-
Suggestion
-
Resolution: Fixed
We can still improve the responsiveness of indexing:
Sulka's suggestions:
-----------------
1) For every PDF and PPT file larger than 2 MB, put the files into the indexer queue instead of immediate reindex even during a complete reindex. Make the indexer queue sort the queue by the content size so that when choosing the next file to index, the smallest file size is preferred. This allows all content which indexes quickly do so and the wait to get the index working in the first place is much, much quicker for large installations.
2) Change the reindexing report to be an "administrative portlet" in the Dashboard instead of being it's own page - if an admin loses the indexing report page for some reason it's impossible to know when the indexing is supposed to have finished. It takes me 47 minutes to reindex fully and it's awkward to have to have the one page up for the whole time to see if it's completed.

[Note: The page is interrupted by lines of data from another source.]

// rename_map: register alias table with checkpoints.
//
// For each architectural register the map holds whether its newest definition is
// still in flight and, if so, the tag of that definition; a register that is not
// in flight is read from the architectural file. Renaming an instruction reads
// its sources (combinational read ports) and writes its destinations at the
// clock edge (write ports, and a "write all" port for an instruction that
// defines every register but number 0 at once, such as a broadside predicate
// write).
//
// Checkpoints: ckpt_save copies the map as it is before this cycle's writes into
// checkpoint ckpt_save_id; ckpt_restore replaces the map with a checkpoint at the
// edge (writes of that cycle are dropped). For predicate recovery the map is
// checkpointed at the first use of a predicate prediction. load_en replaces the
// map with load_* (used by selective-replay recovery).
//
// Commit: clr_en marks not-in-flight every entry, in the map and in every
// checkpoint, whose tag matches clr_tag in the bits where clr_mask is 0, so a tag
// that is reused later never aliases an old mapping.
// Write ports are applied in order, the higher port winning on the same register.
module rename_map #(
  parameter int unsigned N_ARCH   = 128,
  parameter int unsigned TW       = 8,
  parameter int unsigned NUM_CKPT = 8,
  parameter int unsigned RD_PORTS = 3,
  parameter int unsigned WR_PORTS = 1
) (
  input  logic                      clk,
  input  logic                      rst_n,
  input  logic [$clog2(N_ARCH)-1:0] rd_idx   [RD_PORTS],
  output logic                      rd_valid [RD_PORTS],
  output logic [TW-1:0]             rd_tag   [RD_PORTS],
  input  logic                      wr_en    [WR_PORTS],
  input  logic [$clog2(N_ARCH)-1:0] wr_idx   [WR_PORTS],
  input  logic [TW-1:0]             wr_tag   [WR_PORTS],
  input  logic                      wr_all_en,
  input  logic [TW-1:0]             wr_all_tag,
  input  logic                      clr_en,
  input  logic [TW-1:0]             clr_tag,
  input  logic [TW-1:0]             clr_mask,
  input  logic                      ckpt_save,
  input  logic [$clog2(NUM_CKPT)-1:0] ckpt_save_id,
  input  logic                      ckpt_restore,
  input  logic [$clog2(NUM_CKPT)-1:0] ckpt_restore_id,
  input  logic                      load_en,
  input  logic [N_ARCH-1:0]         load_valid,
  input  logic [TW-1:0]             load_tag [N_ARCH],
  output logic [N_ARCH-1:0]         map_valid,
  output logic [TW-1:0]             map_tag  [N_ARCH]
);
  logic [N_ARCH-1:0] cv [NUM_CKPT];
  logic [TW-1:0]     ct [NUM_CKPT][N_ARCH];

  function automatic logic hit(input logic [TW-1:0] t);
    return clr_en && ((t & ~clr_mask) == (clr_tag & ~clr_mask));
  endfunction

  for (genvar p = 0; p < RD_PORTS; p++) begin : g_rd
    assign rd_valid[p] = map_valid[rd_idx[p]];
    assign rd_tag[p]   = map_tag[rd_idx[p]];
  end

  // map after this cycle's commit clear, before this cycle's writes
  logic [N_ARCH-1:0] cleared;
  always_comb
    for (int i = 0; i < N_ARCH; i++)
      cleared[i] = map_valid[i] && !hit(map_tag[i]);

  always_ff @(posedge clk or negedge rst_n) begin
    if (!rst_n) begin
      map_valid <= '0;
      for (int i = 0; i < N_ARCH; i++) map_tag[i] <= '0;
      for (int c = 0; c < NUM_CKPT; c++) cv[c] <= '0;
    end else begin
      for (int c = 0; c < NUM_CKPT; c++)
        for (int i = 0; i < N_ARCH; i++)
          if (hit(ct[c][i])) cv[c][i] <= 1'b0;
      if (ckpt_save) begin
        cv[ckpt_save_id] <= cleared;
        ct[ckpt_save_id] <= map_tag;
      end
      if (ckpt_restore) begin
        for (int i = 0; i < N_ARCH; i++) begin
          map_valid[i] <= cv[ckpt_restore_id][i] && !hit(ct[ckpt_restore_id][i]);
          map_tag[i]   <= ct[ckpt_restore_id][i];
        end
      end else if (load_en) begin
        for (int i = 0; i < N_ARCH; i++) begin
          map_valid[i] <= load_valid[i] && !hit(load_tag[i]);
          map_tag[i]   <= load_tag[i];
        end
      end else begin
        map_valid <= cleared;
        if (wr_all_en)
          for (int i = 1; i < N_ARCH; i++) begin
            map_valid[i] <= 1'b1;
            map_tag[i]   <= wr_all_tag;
          end
        for (int p = 0; p < WR_PORTS; p++)
          if (wr_en[p]) begin
            map_valid[wr_idx[p]] <= 1'b1;
            map_tag[wr_idx[p]]   <= wr_tag[p];
          end
      end
    end
  end

endmodule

3) Don't reindex immediately during reimporting data, change the system to get up and running first and trigger the indexing after the system is in usable condition. Maybe even make the reindex a manual thing the admin has to trigger? Preferably implement above portlet for monitoring. Or maybe add all files into the queue?
Charles' notes:
------------
- The major problem is that we tokenise attachments before we put them on the queue. This means that any operation that causes an attachment to be re-indexed will still hang while we analyse it: which can take some time when re-indexing or performing an import over lots of large attachments, or even when you're attaching a large single document to a page.
- The LongRunningTask UI is sub-optimal. When you're in a long running task, you get taken to this one page with no navigation, that you can't ever get back to. We'd be better off changing the re-index so that if you go to the re-index page while one is already in progress, you see the status bar there.